EXERCISE INSTRUCTIONS
At the line containing "if (seen == rank_d) return c;", begin repeating lines exactly, and stop only after the final line of the records below.

Records from a collection
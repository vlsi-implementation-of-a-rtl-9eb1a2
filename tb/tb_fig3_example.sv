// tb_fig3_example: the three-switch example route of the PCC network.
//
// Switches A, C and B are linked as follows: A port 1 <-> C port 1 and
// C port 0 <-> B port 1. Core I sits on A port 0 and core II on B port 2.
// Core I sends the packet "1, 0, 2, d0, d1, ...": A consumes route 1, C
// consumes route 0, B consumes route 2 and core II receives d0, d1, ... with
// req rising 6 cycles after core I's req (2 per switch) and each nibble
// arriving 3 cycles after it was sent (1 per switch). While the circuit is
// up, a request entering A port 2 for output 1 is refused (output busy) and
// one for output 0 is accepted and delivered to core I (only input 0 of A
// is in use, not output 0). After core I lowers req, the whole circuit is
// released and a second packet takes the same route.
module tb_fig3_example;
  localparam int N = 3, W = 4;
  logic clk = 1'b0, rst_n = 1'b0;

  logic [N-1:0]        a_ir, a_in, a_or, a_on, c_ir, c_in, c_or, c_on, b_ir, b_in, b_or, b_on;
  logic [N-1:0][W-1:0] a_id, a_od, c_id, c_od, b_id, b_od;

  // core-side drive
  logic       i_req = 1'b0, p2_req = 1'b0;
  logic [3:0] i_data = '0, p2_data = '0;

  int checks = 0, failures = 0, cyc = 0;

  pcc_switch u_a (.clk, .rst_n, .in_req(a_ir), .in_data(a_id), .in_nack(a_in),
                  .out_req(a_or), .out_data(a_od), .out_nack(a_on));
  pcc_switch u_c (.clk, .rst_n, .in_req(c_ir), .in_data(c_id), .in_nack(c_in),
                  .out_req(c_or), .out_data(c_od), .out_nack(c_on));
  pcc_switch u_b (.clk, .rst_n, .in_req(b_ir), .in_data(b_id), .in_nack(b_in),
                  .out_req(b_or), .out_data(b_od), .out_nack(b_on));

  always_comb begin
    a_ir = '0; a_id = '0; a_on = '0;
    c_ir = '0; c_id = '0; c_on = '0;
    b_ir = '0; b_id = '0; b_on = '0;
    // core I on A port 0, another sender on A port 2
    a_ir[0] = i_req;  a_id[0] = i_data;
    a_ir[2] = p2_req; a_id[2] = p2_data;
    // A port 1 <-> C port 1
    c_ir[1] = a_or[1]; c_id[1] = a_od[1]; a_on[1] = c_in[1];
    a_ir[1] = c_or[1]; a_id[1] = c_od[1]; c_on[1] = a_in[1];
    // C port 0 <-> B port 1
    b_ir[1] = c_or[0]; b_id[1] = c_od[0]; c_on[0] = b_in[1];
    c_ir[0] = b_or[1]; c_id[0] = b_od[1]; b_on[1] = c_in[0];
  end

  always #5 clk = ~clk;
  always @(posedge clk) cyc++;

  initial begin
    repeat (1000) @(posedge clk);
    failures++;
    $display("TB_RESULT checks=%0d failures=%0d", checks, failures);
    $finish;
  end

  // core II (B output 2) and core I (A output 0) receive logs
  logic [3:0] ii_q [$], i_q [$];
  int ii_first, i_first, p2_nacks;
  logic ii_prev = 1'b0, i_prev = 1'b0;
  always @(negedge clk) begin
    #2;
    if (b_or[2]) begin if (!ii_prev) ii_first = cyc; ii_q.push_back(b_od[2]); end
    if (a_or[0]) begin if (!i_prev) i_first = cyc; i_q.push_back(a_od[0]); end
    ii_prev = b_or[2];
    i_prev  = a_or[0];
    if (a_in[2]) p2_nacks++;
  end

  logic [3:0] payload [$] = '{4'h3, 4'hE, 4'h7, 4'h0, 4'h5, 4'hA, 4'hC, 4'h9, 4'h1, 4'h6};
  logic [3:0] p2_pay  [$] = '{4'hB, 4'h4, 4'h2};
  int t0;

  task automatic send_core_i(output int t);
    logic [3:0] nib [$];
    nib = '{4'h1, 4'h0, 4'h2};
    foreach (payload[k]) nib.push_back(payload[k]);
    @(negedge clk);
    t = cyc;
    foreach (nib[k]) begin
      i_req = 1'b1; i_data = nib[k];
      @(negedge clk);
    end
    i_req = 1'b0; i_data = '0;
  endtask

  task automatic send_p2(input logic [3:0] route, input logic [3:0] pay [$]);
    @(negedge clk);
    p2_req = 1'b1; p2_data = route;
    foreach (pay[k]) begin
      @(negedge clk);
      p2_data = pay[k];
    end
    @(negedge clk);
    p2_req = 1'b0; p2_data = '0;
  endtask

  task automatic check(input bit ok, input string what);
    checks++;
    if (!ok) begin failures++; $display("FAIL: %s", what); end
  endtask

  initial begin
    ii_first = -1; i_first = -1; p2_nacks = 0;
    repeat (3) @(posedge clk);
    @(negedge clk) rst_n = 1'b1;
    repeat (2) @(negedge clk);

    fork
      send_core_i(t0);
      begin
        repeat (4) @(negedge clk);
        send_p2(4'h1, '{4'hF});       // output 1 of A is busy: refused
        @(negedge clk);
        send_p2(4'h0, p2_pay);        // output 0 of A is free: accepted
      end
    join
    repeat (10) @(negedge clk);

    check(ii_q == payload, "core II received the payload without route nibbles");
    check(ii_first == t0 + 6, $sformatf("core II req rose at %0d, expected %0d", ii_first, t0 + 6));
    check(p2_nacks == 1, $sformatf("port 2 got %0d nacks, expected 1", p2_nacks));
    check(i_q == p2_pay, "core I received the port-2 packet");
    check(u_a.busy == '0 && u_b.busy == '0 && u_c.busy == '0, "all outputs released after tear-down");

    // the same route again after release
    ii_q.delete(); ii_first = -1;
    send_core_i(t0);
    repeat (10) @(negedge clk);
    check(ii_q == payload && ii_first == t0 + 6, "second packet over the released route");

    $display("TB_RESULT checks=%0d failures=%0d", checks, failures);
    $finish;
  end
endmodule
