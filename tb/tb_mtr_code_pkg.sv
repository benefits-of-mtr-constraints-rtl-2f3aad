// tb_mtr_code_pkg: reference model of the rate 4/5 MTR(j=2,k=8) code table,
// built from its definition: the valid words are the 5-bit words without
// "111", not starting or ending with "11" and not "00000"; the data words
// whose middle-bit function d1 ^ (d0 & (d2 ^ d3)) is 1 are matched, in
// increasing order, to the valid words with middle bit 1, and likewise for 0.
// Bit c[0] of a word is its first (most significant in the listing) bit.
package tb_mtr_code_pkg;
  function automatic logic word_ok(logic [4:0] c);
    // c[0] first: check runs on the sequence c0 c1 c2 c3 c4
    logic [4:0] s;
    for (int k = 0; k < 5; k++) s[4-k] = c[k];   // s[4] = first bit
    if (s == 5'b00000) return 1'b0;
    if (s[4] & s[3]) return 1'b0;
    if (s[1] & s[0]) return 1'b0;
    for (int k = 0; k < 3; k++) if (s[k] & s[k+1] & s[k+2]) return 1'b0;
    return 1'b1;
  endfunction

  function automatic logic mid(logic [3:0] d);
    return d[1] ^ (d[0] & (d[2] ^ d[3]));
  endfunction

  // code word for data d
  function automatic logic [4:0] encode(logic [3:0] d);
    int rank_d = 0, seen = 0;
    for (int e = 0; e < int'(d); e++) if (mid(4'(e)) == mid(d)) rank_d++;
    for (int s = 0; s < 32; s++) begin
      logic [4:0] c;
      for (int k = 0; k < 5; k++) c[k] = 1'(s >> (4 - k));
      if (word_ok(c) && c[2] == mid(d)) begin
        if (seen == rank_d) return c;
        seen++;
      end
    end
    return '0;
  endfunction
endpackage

SOLVED EXERCISE
        if (seen == rank_d) return c;
        seen++;
      end
    end
    return '0;
  endfunction
endpackage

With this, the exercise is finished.